* _Task prompt_
Going down the listing below, print exactly each line from the one with "int unsigned m_u;" up to and including the one with "through a simple", and skip the rest.

* _Task input_
// lif_sr_neuron: input-layer leaky integrate-and-fire neuron built from one shift register.
//
// The neuron follows u[n] = alpha*u[n-1] + beta*I[n] with alpha = 0.5 and beta = 2, the
// values of the document's step-response example. With those constants the membrane
// potential is exactly a shift register read as a fixed-point number whose MSB weighs 2,
// the next bit 1, then 1/2, 1/4 and so on: each clock the register shifts right (the
// multiplication by alpha, i.e. the leak) and the new input bit I[n] = P AND w enters at
// the MSB (the addition of beta*I[n]). The step response therefore climbs 0, 2, 3, 3.5,
// 3.75, ... towards beta/(1-alpha) = 4.
//
// The threshold is the largest value the register can hold, 4 - 2^(2-SR_BITS): the neuron
// spikes when every bit is one, that is after SR_BITS consecutive active inputs. The
// spike is the AND of the register bits (combinational from the register); it feeds back
// to the register's synchronous reset, so on the next clock the register is cleared. With
// a constant active input the neuron spikes one cycle in every SR_BITS+1.
//
// Interface: p and w are the pattern pixel and its weight; clr clears the potential
// (start of a new message); u is the register itself, MSB first; spike is high for one
// cycle. Reset is active-low and synchronous to clk, like clr.
//
// Following the document: the AND of pattern and weight, the single shift register, the
// spike-driven reset and alpha = 0.5, beta = 2. Own choices: SR_BITS = 6 and the
// synchronous clear port.
module lif_sr_neuron #(
  parameter int unsigned SR_BITS = tom_pkg::SR_BITS
) (
  input  logic               clk,
  input  logic               rst_n,
  input  logic               clr,
  input  logic               p,
  input  logic               w,
  output logic [SR_BITS-1:0] u,
  output logic               spike
);

  assign spike = &u;

  always_ff @(posedge clk) begin
    if (!rst_n || clr || spike) u <= '0;
    else                        u <= {p & w, u[SR_BITS-1:1]};
  end

endmodule
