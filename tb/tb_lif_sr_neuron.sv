// tb_lif_sr_neuron: self-checking test of the shift-register LIF neuron.
//
// Drives random and constant input sequences, keeps an independent integer model of
// u[n] = u[n-1]/2 + 2*I[n] (scaled by 2^(SR_BITS-1) so it stays integral) with a spike
// when u reaches 4 - 2^(2-SR_BITS), and compares potential and spike every cycle. It
// also checks that a constant active input gives a spike period of SR_BITS+1 cycles.
module tb_lif_sr_neuron;
  localparam int unsigned N = 6;
  logic clk = 0, rst_n = 0, clr = 0, p = 0, w = 0;
  logic [N-1:0] u;
  logic spike;
  int checks = 0, failures = 0;

  lif_sr_neuron #(.SR_BITS(N)) dut (.*);

  always #5 clk = ~clk;

  // Model: potential in units of 2^(2-N) (the LSB weight); full = 2^N - 1.
  int unsigned m_u;
  int unsigned full = (1 << N) - 1;

  task automatic step(input logic pi, input logic wi);
    p = pi; w = wi;
    @(posedge clk); #1;
    if (m_u == full) m_u = 0;
    else m_u = (m_u >> 1) + ((pi & wi) ? (1 << (N - 1)) : 0);
    checks++;
    if (u !== m_u[N-1:0] || spike !== (m_u == full)) begin
      failures++;
      $display("mismatch: u=%b model=%b spike=%b", u, m_u[N-1:0], spike);
    end
  endtask

  initial begin
    int last, period_ok;
    repeat (2) @(posedge clk);
    #1 rst_n = 1; m_u = 0;
    // random inputs
    repeat (300) step(1'($urandom_range(0, 3) != 0), 1'($urandom_range(0, 4) != 0));
    // clear, then constant input: spikes every N+1 cycles, first after N cycles
    clr = 1; @(posedge clk); #1 clr = 0; m_u = 0;
    last = -1; period_ok = 0;
    for (int c = 1; c <= 5 * (N + 1); c++) begin
      step(1, 1);
      if (spike) begin
        checks++;
        if (last < 0) begin
          if (c != N) begin failures++; $display("first spike at %0d", c); end
        end else if (c - last != N + 1) begin
          failures++; $display("period %0d", c - last);
        end else period_ok++;
        last = c;
      end
    end
    checks++;
    if (period_ok != 4) begin failures++; $display("periods seen %0d", period_ok); end
    // weight zero blocks the input: no spike ever
    repeat (3 * N) begin
      step(1, 0);
      checks++; if (spike) failures++;
    end
    $display("TB_RESULT checks=%0d failures=%0d", checks, failures);
    $finish;
  end

  initial begin
    repeat (5000) @(posedge clk);
    failures++;
    $display("watchdog expired");
    $display("TB_RESULT checks=%0d failures=%0d", checks, failures);
    $finish;
  end
endmodule
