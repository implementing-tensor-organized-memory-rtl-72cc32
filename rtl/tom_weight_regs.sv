// tom_weight_regs: register file holding everything a TOM learns.
//
// Training (STDP for the feed-forward synapses, Hebbian association for the lateral
// excitatory synapses) is done off-chip; its results are written into these registers
// through a simple write port, one row per clock:
//   WSEL_W2  : w2[wr_wta][wr_idx]  <= wr_data   trained pattern of class wr_idx of module wr_wta
//   WSEL_W1  : w1[wr_wta]          <= wr_data   input-layer weights (pixel enables) of module wr_wta
//   WSEL_MSG : message slot wr_idx <= wr_msg_class (one class index per module), wr_msg_valid
// A write takes effect on the clock edge where wr_en is high; the outputs are the
// registers themselves. Reset (synchronous, active low) sets every w1 bit to one so that
// all pixels take part, clears w2 and marks every message slot empty.
//
// Following the document: weights computed off-chip and loaded into registers. Own
// choices: the write-port format and the reset values.
module tom_weight_regs #(
  parameter int unsigned PAT_LEN   = tom_pkg::PAT_LEN,
  parameter int unsigned NUM_CLASS = tom_pkg::NUM_CLASS,
  parameter int unsigned NUM_WTA   = tom_pkg::NUM_WTA,
  parameter int unsigned MAX_MSG   = tom_pkg::MAX_MSG,
  localparam int unsigned CLS_W    = $clog2(NUM_CLASS),
  localparam int unsigned WTA_W    = (NUM_WTA > 1) ? $clog2(NUM_WTA) : 1,
  localparam int unsigned MSG_W    = $clog2(MAX_MSG),
  localparam int unsigned IDX_W    = (CLS_W > MSG_W) ? CLS_W : MSG_W
) (
  input  logic                                       clk,
  input  logic                                       rst_n,
  input  logic                                       wr_en,
  input  tom_pkg::wsel_e                                      wr_sel,
  input  logic [WTA_W-1:0]                           wr_wta,
  input  logic [IDX_W-1:0]                           wr_idx,
  input  logic [PAT_LEN-1:0]                         wr_data,
  input  logic [NUM_WTA-1:0][CLS_W-1:0]              wr_msg_class,
  input  logic                                       wr_msg_valid,
  output logic [NUM_WTA-1:0][PAT_LEN-1:0]            w1,
  output logic [NUM_WTA-1:0][NUM_CLASS-1:0][PAT_LEN-1:0] w2,
  output logic [MAX_MSG-1:0]                         msg_valid,
  output logic [MAX_MSG-1:0][NUM_WTA-1:0][CLS_W-1:0] msg_class
);

  always_ff @(posedge clk) begin
    if (!rst_n) begin
      w1        <= '1;
      w2        <= '0;
      msg_valid <= '0;
      msg_class <= '0;
    end else if (wr_en) begin
      unique case (wr_sel)
        tom_pkg::WSEL_W2:  w2[wr_wta][wr_idx] <= wr_data;
        tom_pkg::WSEL_W1:  w1[wr_wta]         <= wr_data;
        tom_pkg::WSEL_MSG: begin
          msg_class[wr_idx[MSG_W-1:0]] <= wr_msg_class;
          msg_valid[wr_idx[MSG_W-1:0]] <= wr_msg_valid;
        end
        default: ;
      endcase
    end
  end

  // Writes must address an existing row.
  a_wta_range: assert property (@(posedge clk) disable iff (!rst_n)
    wr_en |-> 32'(wr_wta) < NUM_WTA);
  a_idx_range: assert property (@(posedge clk) disable iff (!rst_n)
    wr_en |-> 32'(wr_idx) < ((wr_sel == tom_pkg::WSEL_MSG) ? MAX_MSG : ((wr_sel == tom_pkg::WSEL_W2) ? NUM_CLASS : 32'd1 << IDX_W)));

endmodule
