// tb_tom_weight_regs: writes random rows into every bank of the weight register file and
// compares all outputs with a shadow copy kept by the testbench after every write,
// including the reset values (w1 all ones, w2 zero, no valid message).
module tb_tom_weight_regs;
  localparam int unsigned PAT_LEN = 25, NUM_CLASS = 25, NUM_WTA = 4, MAX_MSG = 8;
  localparam int unsigned CLS_W = 5, WTA_W = 2, IDX_W = 5;
  logic clk = 0, rst_n = 0, wr_en = 0, wr_msg_valid = 0;
  tom_pkg::wsel_e wr_sel = tom_pkg::WSEL_W2;
  logic [WTA_W-1:0] wr_wta = '0;
  logic [IDX_W-1:0] wr_idx = '0;
  logic [PAT_LEN-1:0] wr_data = '0;
  logic [NUM_WTA-1:0][CLS_W-1:0] wr_msg_class = '0;
  logic [NUM_WTA-1:0][PAT_LEN-1:0] w1, s_w1;
  logic [NUM_WTA-1:0][NUM_CLASS-1:0][PAT_LEN-1:0] w2, s_w2;
  logic [MAX_MSG-1:0] msg_valid, s_valid;
  logic [MAX_MSG-1:0][NUM_WTA-1:0][CLS_W-1:0] msg_class, s_class;
  int checks = 0, failures = 0;

  tom_weight_regs #(.PAT_LEN(PAT_LEN), .NUM_CLASS(NUM_CLASS), .NUM_WTA(NUM_WTA),
                    .MAX_MSG(MAX_MSG)) dut (.*);

  always #5 clk = ~clk;

  task automatic compare(string what);
    checks++;
    if (w1 !== s_w1 || w2 !== s_w2 || msg_valid !== s_valid || msg_class !== s_class) begin
      failures++; $display("%s: register contents differ", what);
    end
  endtask

  initial begin
    repeat (2) @(posedge clk);
    #1 rst_n = 1;
    s_w1 = '1; s_w2 = '0; s_valid = '0; s_class = '0;
    compare("reset");
    repeat (600) begin
      int k;
      k = $urandom_range(0, 2);
      wr_en   = ($urandom_range(0, 5) != 0);
      wr_wta  = WTA_W'($urandom_range(0, NUM_WTA - 1));
      wr_data = PAT_LEN'($urandom());
      wr_msg_valid = 1'($urandom());
      for (int x = 0; x < NUM_WTA; x++) wr_msg_class[x] = CLS_W'($urandom_range(0, NUM_CLASS - 1));
      case (k)
        0: begin wr_sel = tom_pkg::WSEL_W2;  wr_idx = IDX_W'($urandom_range(0, NUM_CLASS - 1)); end
        1: begin wr_sel = tom_pkg::WSEL_W1;  wr_idx = '0; end
        default: begin wr_sel = tom_pkg::WSEL_MSG; wr_idx = IDX_W'($urandom_range(0, MAX_MSG - 1)); end
      endcase
      @(posedge clk); #1;
      if (wr_en) case (k)
        0: s_w2[wr_wta][wr_idx] = wr_data;
        1: s_w1[wr_wta] = wr_data;
        default: begin s_class[wr_idx] = wr_msg_class; s_valid[wr_idx] = wr_msg_valid; end
      endcase
      compare("write");
    end
    $display("TB_RESULT checks=%0d failures=%0d", checks, failures);
    $finish;
  end

  initial begin
    repeat (5000) @(posedge clk);
    failures++;
    $display("watchdog expired");
    $display("TB_RESULT checks=%0d failures=%0d", checks, failures);
    $finish;
  end
endmodule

* _Written solution_
  int unsigned m_u;
  int unsigned full = (1 << N) - 1;

  task automatic step(input logic pi, input logic wi);
    p = pi; w = wi;
    @(posedge clk); #1;
    if (m_u == full) m_u = 0;
    else m_u = (m_u >> 1) + ((pi & wi) ? (1 << (N - 1)) : 0);
    checks++;
    if (u !== m_u[N-1:0] || spike !== (m_u == full)) begin
      failures++;
      $display("mismatch: u=%b model=%b spike=%b", u, m_u[N-1:0], spike);
    end
  endtask

  initial begin
    int last, period_ok;
    repeat (2) @(posedge clk);
    #1 rst_n = 1; m_u = 0;
    // random inputs
    repeat (300) step(1'($urandom_range(0, 3) != 0), 1'($urandom_range(0, 4) != 0));
    // clear, then constant input: spikes every N+1 cycles, first after N cycles
    clr = 1; @(posedge clk); #1 clr = 0; m_u = 0;
    last = -1; period_ok = 0;
    for (int c = 1; c <= 5 * (N + 1); c++) begin
      step(1, 1);
      if (spike) begin
        checks++;
        if (last < 0) begin
          if (c != N) begin failures++; $display("first spike at %0d", c); end
        end else if (c - last != N + 1) begin
          failures++; $display("period %0d", c - last);
        end else period_ok++;
        last = c;
      end
    end
    checks++;
    if (period_ok != 4) begin failures++; $display("periods seen %0d", period_ok); end
    // weight zero blocks the input: no spike ever
    repeat (3 * N) begin
      step(1, 0);
      checks++; if (spike) failures++;
    end
    $display("TB_RESULT checks=%0d failures=%0d", checks, failures);
    $finish;
  end

  initial begin
    repeat (5000) @(posedge clk);
    failures++;
    $display("watchdog expired");
    $display("TB_RESULT checks=%0d failures=%0d", checks, failures);
    $finish;
  end
endmodule
repository implementing-tensor-organized-memory-rtl-72cc32
filename rtl/tom_weight_regs.sv
// tom_weight_regs: register file holding everything a TOM learns.
//
// Training (STDP for the feed-forward synapses, Hebbian association for the lateral
// excitatory synapses) is done off-chip; its results are written into these registers
// through a simple write port, one row per clock:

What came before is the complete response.